Hi everyone, i am looking for weeping moss. if any one has any or knows where i might find some please let me know. i have lots of stuff to trade or will pay cash. 
thanks
anjie 

}>(((*> PLEASE CLOSE <*)))><


----------



## acorn412 (May 4, 2010)

Anyone, Weeping 

Bump Bump


----------



## CRS Fan (Apr 21, 2010)

I have some Singapore Moss for sale. Portion is $10. It looks identical to Stephen's (MananaP) photo.










It's the moss in the tree structure. Stephen, I hope you don't mind me using your photo for reference !

PM me if interested.

Best Regards,

Stuart


----------



## Tn23 (Apr 21, 2010)

Hmm that looks nice... I'd like some


----------



## CRS Fan (Apr 21, 2010)

Tn23 said:


> Hmm that looks nice... I'd like some


PM'd you Thomas.


----------



## lotus (Apr 22, 2010)

I'll take some too if you have more.


----------



## CRS Fan (Apr 21, 2010)

lotus said:


> I'll take some too if you have more.


Hello Lotus.

I have no more Singapore Moss available at this time.

Anjie, my apologies for unintentionally highjacking your thread.

Best regards,

Stuart


----------



## acorn412 (May 4, 2010)

no problem, can't wait to see our new singapore moss.

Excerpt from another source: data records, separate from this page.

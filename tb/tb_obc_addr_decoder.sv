// tb_obc_addr_decoder - exhaustive check for N = 4 and N = 3: address bit
// N-1-k must be x_k XOR x_0 and the negate flag x_0 XOR S1.
module tb_obc_addr_decoder;
  logic [3:0] xb4;
  logic [2:0] a4;
  logic       n4;
  logic [2:0] xb3;
  logic [1:0] a3;
  logic       n3;
  logic       s1;
  int checks = 0, failures = 0;

  obc_addr_decoder #(.N(4)) dut4 (.xbits(xb4), .s1, .addr(a4), .neg(n4));
  obc_addr_decoder #(.N(3)) dut3 (.xbits(xb3), .s1, .addr(a3), .neg(n3));

  initial begin
    #10000;
    failures++;
    $display("TB_RESULT checks=%0d failures=%0d", checks, failures);
    $finish;
  end

  initial begin
    for (int v = 0; v < 32; v++) begin
      xb4 = 4'(v);
      xb3 = 3'(v);
      s1  = v[4];
      #1;
      checks += 2;
      if (a4 !== {xb4[1] ^ xb4[0], xb4[2] ^ xb4[0], xb4[3] ^ xb4[0]} || n4 !== (xb4[0] ^ s1)) begin
        failures++;
        $display("N=4 x=%b s1=%b: addr=%b neg=%b", xb4, s1, a4, n4);
      end
      if (a3 !== {xb3[1] ^ xb3[0], xb3[2] ^ xb3[0]} || n3 !== (xb3[0] ^ s1)) begin
        failures++;
        $display("N=3 x=%b s1=%b: addr=%b neg=%b", xb3, s1, a3, n3);
      end
    end
    $display("TB_RESULT checks=%0d failures=%0d", checks, failures);
    $finish;
  end
endmodule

Does anyone have any weeping moss??


----------



## acorn412 (May 4, 2010)

*found some on the net...*

I have some coming in,

Thank you everyone... 

********** _}>(((*> PLEASE CLOSE <*)))><'' **********************++++++++++++++++++++++++++++++++++++++++++++++++++++++++++++


----------



## MananaP (Apr 22, 2010)

I don't know but are those weeping moss different from singapore moss? I mean i heard people call singapore moss weeping moss because they do grow downwards like it is tears.

Stu, No harm done.


----------



## acorn412 (May 4, 2010)

similar growth under deferent conditions, 

weeping - Vesicularia ferriei
Singapore Moss - Vesicularia dubyana


----------



## acorn412 (May 4, 2010)

ooo... did get some Singapore Moss CRS Fan


----------



## MananaP (Apr 22, 2010)

oh ok thanks angie...


----------



## MananaP (Apr 22, 2010)

Isn't Vesicularia dubyana java moss? I googled weeping moss "Vesicularia ferriei" and this is what i got for image http://www.aquamoss.net/Weeping-Moss/images/Weeping-Moss-01.jpg and the one that i used for that tree looks exactly like the weeping moss maybe it is not singapore moss but weeping moss then.

Ok i just googled singapore moss and i do have it also and it looks like this http://www.aquamoss.net/Singapore-Moss/images/Singapore-Moss-02.jpg so i guess the moss i have as a tree is weeping moss and not singapore moss LOL.


----------



## acorn412 (May 4, 2010)

it can be really hard to tell the difference between moss, it can look very different from one tank to the next.

I just looked up Vesicularia dubyana and it does come up java (lol). I don't know, I will have do some more reading but what ever it is you have to love the moss (all most as much as the shrimp...lol)

anjie


----------



## MananaP (Apr 22, 2010)

acorn412 said:


> it can be really hard to tell the difference between moss, it can look very different from one tank to the next.
> 
> I just looked up Vesicularia dubyana and it does come up java (lol). I don't know, I will have do some more reading but what ever it is you have to love the moss (all most as much as the shrimp...lol)
> 
> anjie


Yes i know a person that has over 30 or 50 different moss on her shrimp racks LOL from a shrimp forum CRAZY!


----------



## acorn412 (May 4, 2010)

that is awsome, and exactly what i want. i will try to set up a new thread in the chat room for mosses 
talk to you soon
anjie

<<<<<<<<<<<<<<<<<<<please close>>>>>>>>>>>>>>>>>>>>>>>>>>>


----------